::: THE DATA :::

// tb_ctrl_regs: register map of the control processor.
//
// Every writable register is written with a random value and read back one
// cycle later; the outputs must carry the written fields. Status bits must set
// on their events, stay set, raise irq and clear on write-1. Read-only
// registers must show their inputs. Writing CR_ILK_LATCH must pulse ilk_clear.
module tb_ctrl_regs;
  import ctrl_pkg::*;
  logic clk = 0, rst_n = 0;
  logic [4:0] bus_addr = '0;
  logic bus_we = 0;
  logic [31:0] bus_wdata, bus_rdata;
  logic irq, pwm_enable, wave_run, ilk_clear;
  logic [PWM_CNT_W-1:0] pwm_period;
  logic [PWM_CNT_W+PWM_FRAC_W-1:0] pwm_duty;
  logic [PWM_CNT_W-1:0] pwm_phase [PWM_NCH];
  adc_frame_t adc_frame;
  logic adc_valid = 0, adc_err = 0, wave_data_trig = 0, wave_period_trig = 0, interlock = 0;
  wave_mode_e wave_mode;
  logic [15:0] wave_div, din, ilk_mask, ilk_latched;
  logic [31:0] wave_ref;
  logic [13:0] wave_index;
  logic [7:0] dout_reg;
  int checks = 0, failures = 0;

  ctrl_regs dut (.*);
  always #5 clk = ~clk;

  initial begin
    #1_000_000;
    failures++;
    $display("watchdog expired");
    $display("TB_RESULT checks=%0d failures=%0d", checks, failures);
    $finish;
  end

  task automatic chk(input bit ok, input string msg);
    checks++;
    if (!ok) begin failures++; $display("FAIL %s", msg); end
  endtask

  task automatic wr(input ctrl_reg_e a, input logic [31:0] d);
    @(negedge clk) bus_addr = a; bus_wdata = d; bus_we = 1;
    @(negedge clk) bus_we = 0;
  endtask

  task automatic rd(input ctrl_reg_e a, output logic [31:0] d);
    @(negedge clk) bus_addr = a;
    @(negedge clk) d = bus_rdata;
  endtask

  initial begin
    logic [31:0] v, r;
    logic [17:0] nv;
    repeat (2) @(negedge clk);
    rst_n = 1;
    rd(CR_PWM_PERIOD, r); chk(r == 1500, "reset period 100 kHz");
    rd(CR_WAVE_DIV, r);   chk(r == 20, "reset data divider 20");
    for (int i = 0; i < 5; i++) begin
      v = $urandom;
      wr(CR_CTRL, v);       rd(CR_CTRL, r);
      chk(r == {29'd0, v[2:0]} && pwm_enable == v[0] && wave_run == v[1] && wave_mode == wave_mode_e'(v[2]), "CTRL");
      v = $urandom;
      wr(CR_PWM_PERIOD, v); rd(CR_PWM_PERIOD, r); chk(r == 32'(v[17:0]) && pwm_period == v[17:0], "PERIOD");
      wr(CR_PWM_DUTY, v);   rd(CR_PWM_DUTY, r);   chk(r == v && pwm_duty == v, "DUTY");
      wr(CR_PWM_PHASE0, v); rd(CR_PWM_PHASE0, r); chk(pwm_phase[0] == v[17:0] && r == 32'(v[17:0]), "PHASE0");
      wr(CR_PWM_PHASE1, ~v); rd(CR_PWM_PHASE1, r); nv = ~v[17:0];
      chk(pwm_phase[1] == nv && r == {14'd0, nv}, $sformatf("PHASE1 %h %h", pwm_phase[1], r));
      wr(CR_WAVE_DIV, v);   rd(CR_WAVE_DIV, r);   chk(wave_div == v[15:0] && r == 32'(v[15:0]), "WAVE_DIV");
      wr(CR_DOUT, v);       rd(CR_DOUT, r);       chk(dout_reg == v[7:0] && r == 32'(v[7:0]), "DOUT");
      wr(CR_ILK_MASK, v);   rd(CR_ILK_MASK, r);   chk(ilk_mask == v[15:0] && r == 32'(v[15:0]), "ILK_MASK");
    end
    // read-only inputs
    adc_frame = {32'h1234_5678, 16'd6, 16'hBEEF, 16'hCAFE};
    wave_ref = 32'h4120_0000; wave_index = 14'd1234; din = 16'hA55A; ilk_latched = 16'h0042;
    rd(CR_ADC_ISUM, r);   chk(r == 32'h1234_5678, "ISUM");
    rd(CR_ADC_ICOUNT, r); chk(r == 6, "ICOUNT");
    rd(CR_ADC_V, r);      chk(r == 32'hBEEF_CAFE, "V");
    rd(CR_WAVE_REF, r);   chk(r == 32'h4120_0000, "WAVE_REF");
    rd(CR_WAVE_INDEX, r); chk(r == 1234, "WAVE_INDEX");
    rd(CR_DIN, r);        chk(r == 32'hA55A, "DIN");
    rd(CR_ILK_LATCH, r);  chk(r == 32'h42, "ILK_LATCH");
    // status events
    rd(CR_STATUS, r); chk(r[3:0] == 0 && !irq, "status clear");
    @(negedge clk) adc_valid = 1; wave_period_trig = 1;
    @(negedge clk) adc_valid = 0; wave_period_trig = 0;
    repeat (3) @(negedge clk);
    rd(CR_STATUS, r); chk(r[3:0] == 4'b1001 && irq, $sformatf("status %b", r[3:0]));
    wr(CR_STATUS, 32'h1);
    rd(CR_STATUS, r); chk(r[3:0] == 4'b1000 && irq, "W1C one bit");
    @(negedge clk) adc_err = 1; wave_data_trig = 1; interlock = 1;
    @(negedge clk) adc_err = 0; wave_data_trig = 0;
    rd(CR_STATUS, r); chk(r[4:0] == 5'b11110, $sformatf("status %b", r[4:0]));
    wr(CR_STATUS, 32'hF);
    rd(CR_STATUS, r); chk(r[3:0] == 0 && !irq, "all cleared");
    // interlock clear pulse
    fork
      wr(CR_ILK_LATCH, 0);
      begin
        int seen = 0;
        repeat (4) begin @(posedge clk); #1 if (ilk_clear) seen++; end
        chk(seen == 1, $sformatf("ilk_clear pulses %0d", seen));
      end
    join
    $display("TB_RESULT checks=%0d failures=%0d", checks, failures);
    $finish;
  end
endmodule
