// tb_modified_csa_widths: checks the carry select adder at widths other than
// the default 16 bits: exhaustively at 8 bits (two groups, all 2^17 inputs)
// and with pseudo-random operands at 32 bits (eight groups), against
// integer addition.
module tb_modified_csa_widths;
  logic [7:0]  a8, b8, s8;
  logic [31:0] a32, b32, s32;
  logic        c8, co8, c32, co32;
  int checks = 0, failures = 0;

  modified_csa #(.WIDTH(8))  dut8  (.a(a8),  .b(b8),  .cin(c8),  .sum(s8),  .cout(co8));
  modified_csa #(.WIDTH(32)) dut32 (.a(a32), .b(b32), .cin(c32), .sum(s32), .cout(co32));

  initial begin : watchdog
    #10_000_000;
    failures++;
    $display("watchdog expired");
    $display("TB_RESULT checks=%0d failures=%0d", checks, failures);
    $finish;
  end

  initial begin
    longint unsigned exp;
    a32 = '0; b32 = '0; c32 = 1'b0;
    for (int v = 0; v < (1 << 17); v++) begin
      {c8, a8, b8} = 17'(v);
      #1;
      exp = longint'(a8) + longint'(b8) + longint'(c8);
      checks++;
      if ({co8, s8} !== 9'(exp)) begin
        failures++;
        if (failures < 20) $display("FAIL w8 a=%h b=%h cin=%0b -> %0b_%h", a8, b8, c8, co8, s8);
      end
    end
    for (int n = 0; n < 50000; n++) begin
      a32 = $urandom;
      b32 = (n % 4 == 3) ? ~a32 : $urandom;
      c32 = 1'($urandom);
      #1;
      exp = longint'(a32) + longint'(b32) + longint'(c32);
      checks++;
      if ({co32, s32} !== 33'(exp)) begin
        failures++;
        if (failures < 20) $display("FAIL w32 a=%h b=%h cin=%0b -> %0b_%h", a32, b32, c32, co32, s32);
      end
    end
    $display("TB_RESULT checks=%0d failures=%0d", checks, failures);
    $finish;
  end
endmodule
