Cells past the tap carry no events, so spare cells for extreme conditions
cost no dynamic power. The delay element itself depends on the technology,
and `delay_element` is only a behavioural transport delay (7.5 ns default).
The OR chain has no modelled delay.

## Double buffering and the swap (`double_buffered_delay`, `swap_toggle`, `arbiter`, `decoupler`)

`dsel` chooses the lines' roles through two 2x2 crossbars:

| dsel | line 0      | line 1      |
|------|-------------|-------------|
| 0    | in use      | calibrated  |
| 1    | calibrated  | in use      |

`sclk` is gated so that only the line under calibration shifts, and a single
fast-mode detector watches the limit flags of that line.

A swap is a four-phase handshake. In `Sswap` the controller sets a
`swapreq` flip-flop. `swapreq` is the upper input of the arbiter in the user
path, so a swap is granted only between user requests. The grant toggles
`dsel`. After the matched delay D1 it returns as `swapack`, which clears
`swapreq`, and the grant and `swapack` then fall. The controller does not
wait for `swapack`. It relies on the swap finishing long before the next
calibration, at least five reference periods later. A user request that
arrives during a swap is simply delayed by the arbiter.

If the user held `din` high for a long time, the arbiter would stay granted
and the swap could slip into the next calibration. The decoupler prevents
this. It returns the inner handshake to zero as soon as it is acknowledged,
and holds `dout` high until `din` falls. `dout` falls only when `din` is low
and the inner handshake is idle, so the user cannot start a new request
early.

## Calibration control (`control_module`, `cal_fsm`, `ref_divider`, `ripple_counter`)
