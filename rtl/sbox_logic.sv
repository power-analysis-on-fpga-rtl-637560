// sbox_logic: N_SBOX parallel S-box copies and the XOR check behind them.
//
// All copies receive the same plaintext byte, trigger and en2; each has its
// own bit of the 32-bit enable vector, so the number of switching S-boxes,
// and with it the size of the data-dependent current, can be set at run
// time. Copies are made with a generate loop; the XOR input is one vector of
// N_SBOX bytes. Enable bits above N_SBOX-1 are unused.
//
// Interface: en (32), trigger, sbox_bits (8), en2 -> xor_result (8).
// Timing: as sbox_slice; xor_result is combinational from the output
// registers.
module sbox_logic
  import cpa_pkg::*;
#(
  parameter int unsigned N_SBOX = 32
) (
  input  logic            clk,
  input  logic            rst,
  input  logic [EN_W-1:0] en,
  input  logic            trigger,
  input  byte_t           sbox_bits,
  input  logic            en2,
  output byte_t           xor_result
);

  logic [N_SBOX*BYTE_W-1:0] outs;

  for (genvar i = 0; i < N_SBOX; i++) begin : g_sbox
    sbox_slice u_slice (
      .clk      (clk),
      .rst      (rst),
      .en       (en[i]),
      .trigger  (trigger),
      .sbox_bits(sbox_bits),
      .en2      (en2),
      .sbox_out (outs[i*BYTE_W +: BYTE_W])
    );
  end

  sbox_xor #(.N_SBOX(N_SBOX)) u_xor (.sbox_outs(outs), .xor_result(xor_result));

  initial assert (N_SBOX >= 1 && N_SBOX <= EN_W)
    else $error("N_SBOX must be between 1 and %0d", EN_W);

endmodule
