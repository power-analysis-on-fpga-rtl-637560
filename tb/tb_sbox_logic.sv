// tb_sbox_logic: full 32-copy array; for random plaintexts and random enable
// patterns checks the XOR result against the reference (the S-box value for
// an odd number of enabled copies, zero for an even number).
module tb_sbox_logic;
  import tb_ref_pkg::*;
  logic clk = 0, rst = 1, trigger = 0, en2 = 0;
  logic [31:0] en = 0;
  logic [7:0] bits = 0, res;
  int checks = 0, failures = 0;

  sbox_logic dut (.clk(clk), .rst(rst), .en(en), .trigger(trigger), .sbox_bits(bits),
                  .en2(en2), .xor_result(res));
  always #5 clk = ~clk;

  initial begin
    #1000000;
    failures++;
    $display("TB_RESULT checks=%0d failures=%0d", checks, failures);
    $finish;
  end

  initial begin
    logic [7:0] x, exp;
    repeat (2) @(posedge clk);
    rst = 0;
    for (int i = 0; i < 100; i++) begin
      x = 8'($urandom);
      en = (i < 32) ? ((64'(1) << (i + 1)) - 1) : $urandom;
      @(negedge clk);
      bits = x; trigger = 1; @(negedge clk);
      en2 = 1; @(negedge clk); en2 = 0; trigger = 0;
      exp = ($countones(en) % 2) ? ref_sbox(x) : 8'h00;
      checks++;
      if (res !== exp) begin
        failures++;
        $display("x=%02h en=%08h res=%02h expected %02h", x, en, res, exp);
      end
    end
    $display("TB_RESULT checks=%0d failures=%0d", checks, failures);
    $finish;
  end
endmodule
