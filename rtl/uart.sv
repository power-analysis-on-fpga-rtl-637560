// uart: receiver and transmitter side by side, each with its own baud
// generator, behind the two hand-shakes the controller uses.
//
// Receive side: rd_req/rd_ack with the byte on data_in. Transmit side:
// wr_req/wr_ack with the byte on data_out. The two directions are
// independent and may run at the same time. The split into a receive and a
// transmit unit under one wrapper follows the design.
module uart
  import cpa_pkg::*;
#(
  parameter int unsigned CLK_FREQ_HZ = 50_000_000,
  parameter int unsigned BAUD        = 115_200
) (
  input  logic  clk,
  input  logic  rst,
  input  logic  rx,
  output logic  tx,
  output byte_t data_in,
  output logic  rd_req,
  input  logic  rd_ack,
  input  byte_t data_out,
  input  logic  wr_req,
  output logic  wr_ack
);

  uart_rx #(.CLK_FREQ_HZ(CLK_FREQ_HZ), .BAUD(BAUD)) u_rx (
    .clk(clk), .rst(rst), .rx(rx), .rd_req(rd_req), .rd_ack(rd_ack), .data(data_in));

  uart_tx #(.CLK_FREQ_HZ(CLK_FREQ_HZ), .BAUD(BAUD)) u_tx (
    .clk(clk), .rst(rst), .wr_req(wr_req), .wr_ack(wr_ack), .data(data_out), .tx(tx));

endmodule
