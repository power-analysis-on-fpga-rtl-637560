// tb_uart: loops the transmitter into the receiver through the combined
// UART and checks that bytes written with wr_req come back on rd_req.
module tb_uart;
  localparam int CLK = 1_000_000, BAUD = 50_000;
  logic clk = 0, rst = 1, line, rd_req, rd_ack = 0, wr_req = 0, wr_ack;
  logic [7:0] data_in, data_out = 0;
  int checks = 0, failures = 0;

  uart #(.CLK_FREQ_HZ(CLK), .BAUD(BAUD)) dut (
    .clk(clk), .rst(rst), .rx(line), .tx(line), .data_in(data_in), .rd_req(rd_req),
    .rd_ack(rd_ack), .data_out(data_out), .wr_req(wr_req), .wr_ack(wr_ack));
  always #5 clk = ~clk;

  initial begin
    #20000000;
    failures++;
    $display("TB_RESULT checks=%0d failures=%0d", checks, failures);
    $finish;
  end

  initial begin
    logic [7:0] b;
    repeat (5) @(posedge clk);
    rst = 0;
    repeat (5) @(posedge clk);
    for (int i = 0; i < 20; i++) begin
      b = 8'($urandom);
      data_out <= b; wr_req <= 1;
      @(posedge clk iff wr_ack);
      wr_req <= 0;
      @(posedge clk iff rd_req);
      checks++;
      if (data_in !== b) begin
        failures++;
        $display("loopback %02h got %02h", b, data_in);
      end
      rd_ack <= 1; @(posedge clk); rd_ack <= 0;
      repeat (30) @(posedge clk);
    end
    $display("TB_RESULT checks=%0d failures=%0d", checks, failures);
    $finish;
  end
endmodule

:::

■ WHAT IS REQUIRED
Search the data for the string "stay" and copy each line where it appears.

■ RESPONSE FOR THIS EXERCISE
// on their events, stay set, raise irq and clear on write-1. Read-only
If the user held `din` high for a long time, the arbiter would stay granted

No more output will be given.